Constance shut her eyes, touched a finger to her own lips as she might touch the mouth of a lover.
“‘His heart’s blood fell to Earth and bloomed as roses,”’ Alain added.
She looked at him, just a look, that was all. That gaze, met and answered, nothing more, until her expression shifted, grew puzzled, almost intimate, and she extended a hand and beckoned him closer. She sat in a chair at the rear of the wagon in which he had earlier seen her riding. Her breath fogged the cold air. When he stood next to her, she touched his cheek.
“You are marked as with a rose,” she said. “A curious birthmark. I’ve never seen such a one before.”
“It is not a birthmark but the memory of a false oath,” he said. “It serves to remind me of my obligation, something I cannot see except in the faces of other human beings.”
“Who are you?” she asked him, and looked at Baldwin as if for an answer, but Baldwin did not speak.
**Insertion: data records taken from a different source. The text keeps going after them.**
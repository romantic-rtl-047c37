// tb_control_hs: the high-speed control box stepped through its handshake by
// hand. Each step changes one completion input and checks all four outputs
// (In^e, x^e, decodep_, romp_) against the two half-buffer sequences; steps
// whose guard is not yet complete must leave the outputs unchanged. Two full
// cycles run, the second with the environment's events in another order.
module tb_control_hs;
  timeunit 1ns; timeprecision 1ps;

  logic rst_n, in_v, dec_v, out_v, out_e;
  logic in_e, x_e, decodep_, romp_;
  int checks = 0, failures = 0;

  control_hs dut (.rst_n(rst_n), .in_v(in_v), .dec_v(dec_v), .out_v(out_v), .out_e(out_e),
                  .in_e(in_e), .x_e(x_e), .decodep_(decodep_), .romp_(romp_));

  task automatic step(input string what, input logic ie, input logic xe, input logic dp,
                      input logic rp);
    #1;
    checks++;
    if ({in_e, x_e, decodep_, romp_} !== {ie, xe, dp, rp}) begin
      failures++;
      $display("ERROR: %s: in_e x_e decodep_ romp_ = %b%b%b%b, expected %b%b%b%b",
               what, in_e, x_e, decodep_, romp_, ie, xe, dp, rp);
    end
  endtask

  initial begin
    {in_v, dec_v, out_v} = '0;
    out_e = 1'b1;
    rst_n = 1'b0;
    step("reset", 1, 1, 0, 0);
    rst_n = 1'b1;         step("after reset", 1, 1, 1, 1);
    // cycle 1
    in_v = 1;             step("In^v only", 1, 1, 1, 1);
    dec_v = 1;            step("Decode^v: In^e-", 0, 1, 1, 1);
    out_v = 1;            step("Out^v: x^e-, decodep_-", 0, 0, 0, 1);
    in_v = 0;             step("inputs neutral, decode still valid", 0, 0, 0, 1);
    dec_v = 0;            step("decode neutral: In^e+", 1, 0, 0, 1);
    out_e = 0;            step("Out^e-: romp_-", 1, 0, 0, 0);
    out_v = 0;            step("Out^v-: x^e+, decodep_+", 1, 1, 1, 0);
    out_e = 1;            step("Out^e+: romp_+", 1, 1, 1, 1);
    // cycle 2: output side consumed early, inputs late
    in_v = 1; dec_v = 1;  step("input and decode valid", 0, 1, 1, 1);
    out_v = 1;            step("output valid", 0, 0, 0, 1);
    dec_v = 0;            step("decode precharged, inputs still valid", 0, 0, 0, 1);
    out_e = 0;            step("romp_-", 0, 0, 0, 0);
    out_v = 0;            step("x^e+ but In^e low: decodep_ holds", 0, 1, 0, 0);
    in_v = 0;             step("In^e+ then decodep_+", 1, 1, 1, 0);
    out_e = 1;            step("romp_+", 1, 1, 1, 1);
    $display("TB_RESULT checks=%0d failures=%0d", checks, failures);
    $finish;
  end

  initial begin
    #10000;
    $display("TB_RESULT checks=%0d failures=%0d", checks, failures + 1);
    $finish;
  end

endmodule
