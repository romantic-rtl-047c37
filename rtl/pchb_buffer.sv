// pchb_buffer: one-place precharge half-buffer (PCHB) for a 1-of-N channel,
// the stage *[L?x; R!x] with the reshuffling
//   *[[R^e]; [L^k -> R^k+]; L^e-; [~R^e]; R^k-; [~L^v]; L^e+]
//
// Channels are four-phase with an active-high enable (the inverted
// acknowledge): the sender raises one rail while the receiver's enable is high,
// the receiver lowers its enable, the sender returns to all-rails-low, the
// receiver raises its enable again. Production rules:
//   R^k set   by  en & R^e & L^k       R^k clear by ~en & ~R^e
//   (all rails in one block: while the set guard holds, R = L)
//   en = L^e = ~C(L^v, R^v)            with L^v = OR(L), R^v = OR(R)
// Output rails are state-holding (latches standing for keeper circuits).
// No clock; rst_n (active low, this design's own addition) clears the output
// rails and raises L^e. The design uses it on every input and output channel
// of the ROM, the environment the ROM's performance figures assume.
// The output rails are latches, and Verilator reports the loop through the
// C-element and the rails as circular logic; both are inherent in a
// handshake circuit that holds its own state, and stand.
module pchb_buffer #(
  parameter int N = 2
) (
  input  logic         rst_n,
  input  logic [N-1:0] l_d,
  output logic         l_e,
  output logic [N-1:0] r_d,
  input  logic         r_e
);

  logic l_v, r_v, lr_c;

  assign l_v = |l_d;
  assign r_v = |r_d;

  c_element #(.N(2), .RST_VAL(1'b0)) u_c (.rst_n(rst_n), .in({l_v, r_v}), .out(lr_c));
  assign l_e = ~lr_c;

  // Each output rail is a state-holding node; l_d is 1-of-N, so copying it
  // while the set guard holds raises exactly the matching rail.
  always_latch begin
    if (!rst_n)                    r_d = '0;
    else if (!l_e && !r_e)         r_d = '0;
    else if (l_e && r_e && |l_d)   r_d = l_d;
  end

endmodule
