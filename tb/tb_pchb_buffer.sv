// tb_pchb_buffer: a 1-of-4 PCHB stage between a random-delay source and sink.
// Checks that every token arrives intact and in order, that the output rails
// stay 1-of-4, and the half-buffer handshake order: L^e falls only while the
// output is valid, and the output returns to neutral only after R^e falls.
module tb_pchb_buffer;
  timeunit 1ns; timeprecision 1ps;

  localparam int N = 4;
  localparam int NTOK = 200;
  logic         rst_n;
  logic [N-1:0] l_d, r_d;
  logic         l_e, r_e;
  int checks = 0, failures = 0;
  int sent [NTOK];
  bit done = 0;

  pchb_buffer #(.N(N)) dut (.rst_n(rst_n), .l_d(l_d), .l_e(l_e), .r_d(r_d), .r_e(r_e));

  always @(negedge l_e) if (rst_n) begin
    checks++;
    if (r_d == '0) begin
      failures++;
      $display("ERROR: input acknowledged before output valid");
    end
  end

  always @(r_d) if (rst_n && r_d == '0) begin
    checks++;
    if (r_e) begin
      failures++;
      $display("ERROR: output reset while R^e high");
    end
  end

  initial begin
    l_d = '0;
    r_e = 1'b1;
    rst_n = 1'b0;
    #5 rst_n = 1'b1;
  end

  initial begin
    wait (rst_n);
    for (int k = 0; k < NTOK; k++) begin
      sent[k] = int'($urandom_range(N - 1, 0));
      wait (l_e);
      #($urandom_range(4, 1));
      l_d[sent[k]] = 1'b1;
      wait (!l_e);
      #($urandom_range(4, 1));
      l_d = '0;
    end
  end

  initial begin
    wait (rst_n);
    for (int k = 0; k < NTOK; k++) begin
      wait (r_d != '0);
      #1ps;
      checks++;
      if (r_d != (N'(1) << sent[k])) begin
        failures++;
        $display("ERROR: token %0d got %b expected rail %0d", k, r_d, sent[k]);
      end
      #($urandom_range(6, 1));
      r_e = 1'b0;
      wait (r_d == '0);
      #($urandom_range(6, 1));
      r_e = 1'b1;
    end
    done = 1;
  end

  initial begin
    wait (done);
    #5;
    $display("TB_RESULT checks=%0d failures=%0d", checks, failures);
    $finish;
  end

  initial begin
    #100000;
    $display("TB_RESULT checks=%0d failures=%0d", checks, failures + 1);
    $finish;
  end

endmodule
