// rom_array: the precharged ROM plane. Each output channel j has one bit line
// per rail v; the bit line is pulled down by a transistor at every row whose
// table entry for channel j is v, and an inverter turns the bit line into the
// output rail. The block also builds Out^v.
//
// Operation: romp_ low precharges every bit line (all output rails low); with
// romp_ high, the one word line that is high pulls its bit lines down and the
// selected rails rise. Every node holds its value otherwise (staticizers in
// the circuit, latches here).
//
// FEET = 1 (high-speed ROM): the pulldowns go to a single virtual ground
// bigromp = ~romp_ that acts as the foot, so a word line that is still high
// during precharge does no harm, and ~bigromp is one more input of the Out^v
// C-tree so that the rise of bigromp is acknowledged.
// FEET = 0 (low-energy ROM): the pulldowns go to ground; the control box must
// keep every word line low while romp_ is low, which the assertion below
// checks, and Out^v is the C-tree of the channel validities only.
//
// Out^v = C( OR(rails of channel 0), ..., OR(rails of channel N_OUT-1)
//            [, ~bigromp] ), with OR fan-in or_fanin(MP,MN) and C fan-in
// c_fanin(MP,MN). rst_n (this design's addition) clears the rails. No clock.
// The output rails appear as latches after synthesis (the keepers).
module rom_array
  import romantic_pkg::*;
#(
  parameter bit FEET  = 1'b1,
  parameter int N_OUT = EX_N_OUT,
  parameter int ROWS  = EX_ROWS,
  parameter int MAXW  = MAX_RAILS,
  parameter logic [0:N_OUT-1][3:0] OUT_W = EX_OUT_W,
  parameter logic [0:ROWS-1][0:N_OUT-1][3:0] OUT_VAL = EX_OUT_VAL,
  parameter int MP = SERIES_P,
  parameter int MN = SERIES_N
) (
  input  logic                       rst_n,
  input  logic                       romp_,
  input  logic [ROWS-1:0]            dec,
  output logic [N_OUT-1:0][MAXW-1:0] out_d,
  output logic                       bigromp,
  output logic                       out_v
);

  localparam int VTERMS = FEET ? N_OUT + 1 : N_OUT;

  logic [N_OUT-1:0][MAXW-1:0] pull;
  logic [VTERMS-1:0]          v_terms;

  assign bigromp = ~romp_;

  // pull[j][v]: some selected row stores value v in channel j
  always_comb begin
    pull = '0;
    for (int r = 0; r < ROWS; r++)
      for (int j = 0; j < N_OUT; j++)
        for (int v = 0; v < MAXW; v++)
          if (int'(OUT_VAL[r][j]) == v && v < int'(OUT_W[j]) && dec[r])
            pull[j][v] = 1'b1;
  end

  for (genvar j = 0; j < N_OUT; j++) begin : g_ch
    for (genvar v = 0; v < MAXW; v++) begin : g_rail
      always_latch begin
        if (!rst_n || bigromp)  out_d[j][v] = 1'b0;   // precharge
        else if (pull[j][v]) out_d[j][v] = 1'b1;  // evaluate
      end
    end
    localparam int W = int'(OUT_W[j]);
    if (W < 1 || W > MAXW) begin : g_bad
      $error("rom_array: output channel width out of range 1..MAXW");
    end
    or_tree #(.N(W), .FANIN(or_fanin(MP, MN))) u_chv (.in(out_d[j][W-1:0]), .out(v_terms[j]));
  end

  if (FEET) begin : g_foot
    assign v_terms[N_OUT] = ~bigromp;
  end else begin : g_nofoot
    // Without a foot, a word line high during precharge would fight the
    // precharge transistors.
    always_comb begin
      if (rst_n) assert (!(bigromp && (|dec)))
        else $error("rom_array: word line high while the footless array precharges");
    end
  end

  c_tree #(.N(VTERMS), .FANIN(c_fanin(MP, MN)), .RST_VAL(1'b0)) u_ov (
    .rst_n(rst_n), .in(v_terms), .out(out_v));

endmodule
He was staring at the sky and he raised a hand and pointed.
“Is that the sun? See there. It’s almost gone below the trees, but it has a bluish cast. As though haze screens it, not clouds.”
First a soldier turned, then an elderly woman. Others, facing west like the biscop and Lord Baldwin, raised hands in supplication. A flood of crying and rejoicing lifted from the assembled cavalcade as a covey of quails flush in a rush of wings up from the brush.